By downloading any of the Speech SDK for Azure Cognitive Services components on this page, you acknowledge its license. See the Microsoft Software License Terms for the Speech SDK.

The current version of the Cognitive Services Speech SDK is 1.6.0.

The Cognitive Services Speech SDK for Mac is distributed as a framework bundle. It can be used in Xcode projects as a CocoaPod, or downloaded from https://aka.ms/csspeech/macosbinary and linked manually. This guide uses a CocoaPod.

Create an Xcode project

Start Xcode, and start a new project by clicking File > New > Project. In the template selection dialog, choose the "Cocoa App" template.

In the dialogs that follow, make the following selections:

  1. Project Options Dialog
    1. Enter a name for the quickstart app, for example helloworld.
    2. Enter an appropriate organization name and an organization identifier, if you already have an Apple developer account. For testing purposes, you can just pick any name like testorg. To sign the app, you need a proper provisioning profile. Refer to the Apple developer site for details.
    3. Make sure Objective-C is chosen as the language for the project.
    4. Disable the checkboxes to use storyboards and to create a document-based application. The simple UI for the sample app will be created programmatically.
    5. Disable all checkboxes for tests and core data. Project Settings
  2. Select project directory
    1. Choose a directory to put the project in. This creates a helloworld directory in your home directory that contains all the files for the Xcode project.
    2. Disable the creation of a Git repo for this example project.
  3. Set the entitlements for network and microphone access. Click the app name in the first line in the overview on the left to get to the app configuration, and then choose the "Capabilities" tab.
    1. Enable the "App sandbox" setting for the app.
    2. Enable the checkboxes for "Outgoing Connections" and "Microphone" access. Sandbox Settings
  4. The app also needs to declare use of the microphone in the Info.plist file. Click on the file in the overview, and add the "Privacy - Microphone Usage Description" key, with a value like "Microphone is needed for speech recognition". Settings in Info.plist
  5. Close the Xcode project. You will use a different instance of it later after setting up the CocoaPods.
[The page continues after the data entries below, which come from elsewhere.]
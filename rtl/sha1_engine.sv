// sha1_engine: SHA-1 hash (FIPS 180-4) of a fixed-length message.
//
// The message is a MSG_BITS-bit value, most significant bit first (for the
// processor: the 512-bit plaintext M as 64 big-endian bytes). The engine
//   * preprocesses: appends the 1 bit, zero fill and the 64-bit length,
//     giving NBLK 512-bit blocks (2 for a 512-bit message);
//   * schedules: a 16-word window holds W(t)..W(t+15); each round shifts it
//     and appends W(t+16) = rotl1(W(t+13)^W(t+8)^W(t+2)^W(t));
//   * compresses: one of the 80 rounds per clock cycle;
//   * adds the working variables into H after each block, giving the
//     160-bit digest H0..H4 (H0 in the top bits).
//
// Interface: start pulse captures msg; done pulses one cycle with digest
// valid, digest holds until the next start.
// Timing: done comes NBLK * 82 cycles after start (1 load cycle, 80
// rounds and 1 add cycle per block).
//
// The four steps are those the document lists; one round per cycle and the
// fixed message length are this design's choices.
module sha1_engine
  import crypto_pkg::*;
#(
  parameter int unsigned MSG_BITS = crypto_pkg::RSA_W
) (
  input  logic                clk,
  input  logic                rst,
  input  logic                start,
  input  logic [MSG_BITS-1:0] msg,
  output logic [159:0]        digest,
  output logic                busy,
  output logic                done
);

  localparam int unsigned NBLK  = (MSG_BITS + 65 + 511) / 512;
  localparam int unsigned PAD_W = NBLK * 512;
  localparam int unsigned BW    = (NBLK > 1) ? $clog2(NBLK) : 1;

  typedef enum logic [1:0] {S_IDLE, S_LOAD, S_ROUND, S_ADD} state_t;

  state_t              state;
  logic [MSG_BITS-1:0] msg_r;
  logic [PAD_W-1:0]    padded;
  logic [BW-1:0]       blk;
  logic [6:0]          t;
  logic [31:0]         w [16];
  logic [31:0]         h [5];
  logic [31:0]         a, b, c, d, e;

  // message preprocessing (padding)
  always_comb begin
    padded = '0;
    padded[PAD_W-1 -: MSG_BITS] = msg_r;
    padded[PAD_W-1-MSG_BITS]    = 1'b1;
    padded[63:0]                = 64'(MSG_BITS);
  end

  logic [511:0] block;
  assign block = padded[PAD_W - 1 - 512 * blk -: 512];

  // one compression round
  logic [31:0] temp, w_next;
  always_comb begin
    temp   = {a[26:0], a[31:27]} + sha1_f(t, b, c, d) + e + sha1_k(t) + w[0];
    w_next = w[13] ^ w[8] ^ w[2] ^ w[0];
    w_next = {w_next[30:0], w_next[31]};
  end

  assign busy   = (state != S_IDLE);
  assign digest = {h[0], h[1], h[2], h[3], h[4]};

  always_ff @(posedge clk) begin
    if (rst) begin
      state <= S_IDLE;
      done  <= 1'b0;
      msg_r <= '0;
      blk   <= '0;
      t     <= '0;
      {a, b, c, d, e} <= '0;
      for (int i = 0; i < 16; i++) w[i] <= '0;
      for (int i = 0; i < 5; i++)  h[i] <= SHA1_IV[159 - 32*i -: 32];
    end else begin
      done <= 1'b0;
      unique case (state)
        S_IDLE: if (start) begin
          msg_r <= msg;
          blk   <= '0;
          for (int i = 0; i < 5; i++) h[i] <= SHA1_IV[159 - 32*i -: 32];
          state <= S_LOAD;
        end
        S_LOAD: begin
          for (int i = 0; i < 16; i++) w[i] <= block[511 - 32*i -: 32];
          {a, b, c, d, e} <= {h[0], h[1], h[2], h[3], h[4]};
          t     <= '0;
          state <= S_ROUND;
        end
        S_ROUND: begin
          e <= d;
          d <= c;
          c <= {b[1:0], b[31:2]};
          b <= a;
          a <= temp;
          for (int i = 0; i < 15; i++) w[i] <= w[i+1];
          w[15] <= w_next;
          t <= t + 1'b1;
          if (t == 7'd79) state <= S_ADD;
        end
        S_ADD: begin
          h[0] <= h[0] + a;
          h[1] <= h[1] + b;
          h[2] <= h[2] + c;
          h[3] <= h[3] + d;
          h[4] <= h[4] + e;
          if (blk == BW'(NBLK - 1)) begin
            done  <= 1'b1;
            state <= S_IDLE;
          end else begin
            blk   <= blk + 1'b1;
            state <= S_LOAD;
          end
        end
        default: state <= S_IDLE;
      endcase
    end
  end

  // handshake rules: a start while busy would be ignored, and done only
  // ends a run that is in progress
  a_no_start_when_busy: assert property (@(posedge clk) disable iff (rst) start |-> !busy);
  a_done_when_idle:     assert property (@(posedge clk) disable iff (rst) done  |-> !busy);

endmodule
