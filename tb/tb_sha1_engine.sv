// tb_sha1_engine: checks the SHA-1 engine against published and
// independently computed digests:
//   * "abc" (24-bit message, one block), FIPS 180 example;
//   * bytes 0x00..0x37 (448 bits, padding spills into a second block);
//   * the 512-bit test plaintexts (two blocks), as used by the processor.
// It also checks the latency of NBLK * 82 cycles.
module tb_sha1_engine;
  import tb_keys_pkg::*;

  logic clk = 0, rst = 1;
  int checks = 0, failures = 0;

  always #5 clk = ~clk;

  // 24-bit instance
  logic         st0 = 0, busy0, done0;
  logic [23:0]  msg0;
  logic [159:0] dig0;
  sha1_engine #(.MSG_BITS(24)) dut0 (.clk, .rst, .start(st0), .msg(msg0),
                                     .digest(dig0), .busy(busy0), .done(done0));
  // 448-bit instance
  logic         st1 = 0, busy1, done1;
  logic [447:0] msg1;
  logic [159:0] dig1;
  sha1_engine #(.MSG_BITS(448)) dut1 (.clk, .rst, .start(st1), .msg(msg1),
                                      .digest(dig1), .busy(busy1), .done(done1));
  // default (512-bit) instance
  logic         st2 = 0, busy2, done2;
  logic [511:0] msg2;
  logic [159:0] dig2;
  sha1_engine dut2 (.clk, .rst, .start(st2), .msg(msg2),
                    .digest(dig2), .busy(busy2), .done(done2));

  initial begin
    repeat (20000) @(posedge clk);
    failures++;
    $display("watchdog expired");
    $display("TB_RESULT checks=%0d failures=%0d", checks, failures);
    $finish;
  end

  task automatic expect_eq(input string what, input logic [159:0] got, want,
                           input int cyc, input int want_cyc);
    checks += 2;
    if (got !== want) begin failures++; $display("FAIL %s: %h want %h", what, got, want); end
    if (cyc != want_cyc) begin failures++; $display("FAIL %s latency %0d want %0d", what, cyc, want_cyc); end
  endtask

  initial begin
    int cyc;
    msg0 = "abc";
    for (int i = 0; i < 56; i++) msg1[447 - 8*i -: 8] = 8'(i);
    msg2 = '0;
    repeat (3) @(negedge clk);
    rst = 0;

    @(negedge clk) st0 = 1;
    @(negedge clk) st0 = 0;
    cyc = 0;
    while (!done0) begin @(negedge clk); cyc++; end
    expect_eq("abc", dig0, 160'ha9993e364706816aba3e25717850c26c9cd0d89d, cyc, 82);

    @(negedge clk) st1 = 1;
    @(negedge clk) st1 = 0;
    cyc = 0;
    while (!done1) begin @(negedge clk); cyc++; end
    expect_eq("448-bit", dig1, 160'h636e2ec698dac903498e648bd2f3af641d3c88cb, cyc, 164);

    for (int v = 0; v < NVEC; v++) begin
      msg2 = VEC[v].m;
      @(negedge clk) st2 = 1;
      @(negedge clk) st2 = 0;
      cyc = 0;
      while (!done2) begin @(negedge clk); cyc++; end
      expect_eq($sformatf("vector %0d", v), dig2, VEC[v].h, cyc, 164);
    end
    $display("TB_RESULT checks=%0d failures=%0d", checks, failures);
    $finish;
  end
endmodule
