// mod_exp: modular exponentiation res = base^exp mod n built on one
// Montgomery multiplier (mont_mul).
//
// Sequence after start:
//   1. R2    : 2^(2W) mod n by 2W doublings with a conditional subtraction
//              (one per cycle). This is the constant that moves operands
//              into the Montgomery domain.
//   2. XINIT : x = Mont(1, R2)    = R mod n   (Montgomery form of 1)
//   3. AINIT : a = Mont(base, R2) = base*R mod n
//   4. SCAN  : leading zero bits of exp are skipped, one per cycle.
//   5. SQ/MUL: left-to-right square-and-multiply, x = Mont(x,x) for every
//              remaining bit and x = Mont(x,a) when the bit is 1.
//   6. FINAL : res = Mont(x, 1), leaving the Montgomery domain.
// Requirements: n odd and n > 1, base < n. exp = 0 gives res = 1.
//
// Interface: start is a one-cycle pulse, operands are captured then; done
// pulses for one cycle with res valid, res holds until the next start.
// Timing: about 2W + (2 + S + M + 1)(W + 2) cycles, S = significant bits of
// exp, M = number of one bits in exp.
//
// The document uses Montgomery multiplication inside modular
// exponentiation for RSA and DSA; the square-and-multiply order, the R2
// precomputation and the leading-zero skip are this design's choices.
module mod_exp #(
  parameter int unsigned W  = 512,   // modulus width
  parameter int unsigned EW = 512    // exponent width
) (
  input  logic          clk,
  input  logic          rst,
  input  logic          start,
  input  logic [W-1:0]  base,
  input  logic [EW-1:0] exp,
  input  logic [W-1:0]  n,
  output logic [W-1:0]  res,
  output logic          busy,
  output logic          done
);

  localparam int unsigned RCW = $clog2(2 * W + 1);
  localparam int unsigned ECW = $clog2(EW + 1);

  typedef enum logic [2:0] {
    S_IDLE, S_R2, S_XINIT, S_AINIT, S_SCAN, S_SQ, S_MUL, S_FINAL
  } state_t;

  state_t         state;
  logic [W-1:0]   n_r, base_r, r2, x, a_m;
  logic [W-1:0]   t;
  logic [RCW-1:0] rcnt;
  logic [EW-1:0]  e_sh;
  logic [ECW-1:0] erem;
  logic           m_wait;

  // Montgomery multiplier and its operand selection
  logic         m_start, m_done, m_busy;
  logic [W-1:0] m_a, m_b, m_res;

  always_comb begin
    m_a = x;
    m_b = x;
    unique case (state)
      S_XINIT: begin m_a = W'(1);  m_b = r2;  end
      S_AINIT: begin m_a = base_r; m_b = r2;  end
      S_SQ:    begin m_a = x;      m_b = x;   end
      S_MUL:   begin m_a = x;      m_b = a_m; end
      S_FINAL: begin m_a = x;      m_b = W'(1); end
      default: ;
    endcase
  end

  assign m_start = !m_wait &&
                   (state inside {S_XINIT, S_AINIT, S_SQ, S_MUL, S_FINAL});

  mont_mul #(.W(W)) u_mont (
    .clk, .rst,
    .start(m_start), .a(m_a), .b(m_b), .n(n_r),
    .res(m_res), .busy(m_busy), .done(m_done)
  );

  // one doubling step of the R2 computation
  logic [W:0] t2;
  always_comb begin
    t2 = {t, 1'b0};
    if (t2 >= {1'b0, n_r}) t2 = t2 - {1'b0, n_r};
  end

  assign busy = (state != S_IDLE);

  always_ff @(posedge clk) begin
    if (rst) begin
      state  <= S_IDLE;
      done   <= 1'b0;
      m_wait <= 1'b0;
      n_r    <= '0;
      base_r <= '0;
      r2     <= '0;
      x      <= '0;
      a_m    <= '0;
      t      <= '0;
      rcnt   <= '0;
      e_sh   <= '0;
      erem   <= '0;
      res    <= '0;
    end else begin
      done <= 1'b0;
      if (m_start) m_wait <= 1'b1;
      if (m_done)  m_wait <= 1'b0;
      unique case (state)
        S_IDLE: if (start) begin
          n_r    <= n;
          base_r <= base;
          e_sh   <= exp;
          erem   <= ECW'(EW);
          t      <= W'(1);
          rcnt   <= '0;
          state  <= S_R2;
        end
        S_R2: begin
          t    <= t2[W-1:0];
          rcnt <= rcnt + 1'b1;
          if (rcnt == RCW'(2 * W - 1)) begin
            r2    <= t2[W-1:0];
            state <= S_XINIT;
          end
        end
        S_XINIT: if (m_done) begin
          x     <= m_res;
          state <= S_AINIT;
        end
        S_AINIT: if (m_done) begin
          a_m   <= m_res;
          state <= S_SCAN;
        end
        S_SCAN: begin
          if (erem == '0)            state <= S_FINAL;
          else if (e_sh[EW-1])       state <= S_SQ;
          else begin
            e_sh <= e_sh << 1;
            erem <= erem - 1'b1;
          end
        end
        S_SQ: if (m_done) begin
          x <= m_res;
          if (e_sh[EW-1]) state <= S_MUL;
          else begin
            e_sh  <= e_sh << 1;
            erem  <= erem - 1'b1;
            state <= (erem == ECW'(1)) ? S_FINAL : S_SQ;
          end
        end
        S_MUL: if (m_done) begin
          x     <= m_res;
          e_sh  <= e_sh << 1;
          erem  <= erem - 1'b1;
          state <= (erem == ECW'(1)) ? S_FINAL : S_SQ;
        end
        S_FINAL: if (m_done) begin
          res   <= m_res;
          done  <= 1'b1;
          state <= S_IDLE;
        end
        default: state <= S_IDLE;
      endcase
    end
  end

  // handshake rules: a start while busy would be ignored, and done only
  // ends a run that is in progress
  a_no_start_when_busy: assert property (@(posedge clk) disable iff (rst) start |-> !busy);
  a_done_when_idle:     assert property (@(posedge clk) disable iff (rst) done  |-> !busy);

  // the multiplier only runs for an operation this FSM is waiting on
  a_mont_owned: assert property (@(posedge clk) disable iff (rst) m_busy |-> m_wait);

endmodule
Install the SDK as a CocoaPod

  1. Install the CocoaPod dependency manager as described in its installation instructions.
  2. Navigate to the directory of your sample app (helloworld). Place a text file with the name Podfile and the following content in that directory:
    target 'helloworld' do
      platform :osx, '10.13'
      pod 'MicrosoftCognitiveServicesSpeech-macOS', '~> 1.6.0'
    end
    
  3. Navigate to the helloworld directory in a terminal and run the command pod install. This will generate a helloworld.xcworkspace Xcode workspace containing both the sample app and the Speech SDK as a dependency. This workspace will be used in the following.

Add the sample code

  1. Open the helloworld.xcworkspace workspace in Xcode.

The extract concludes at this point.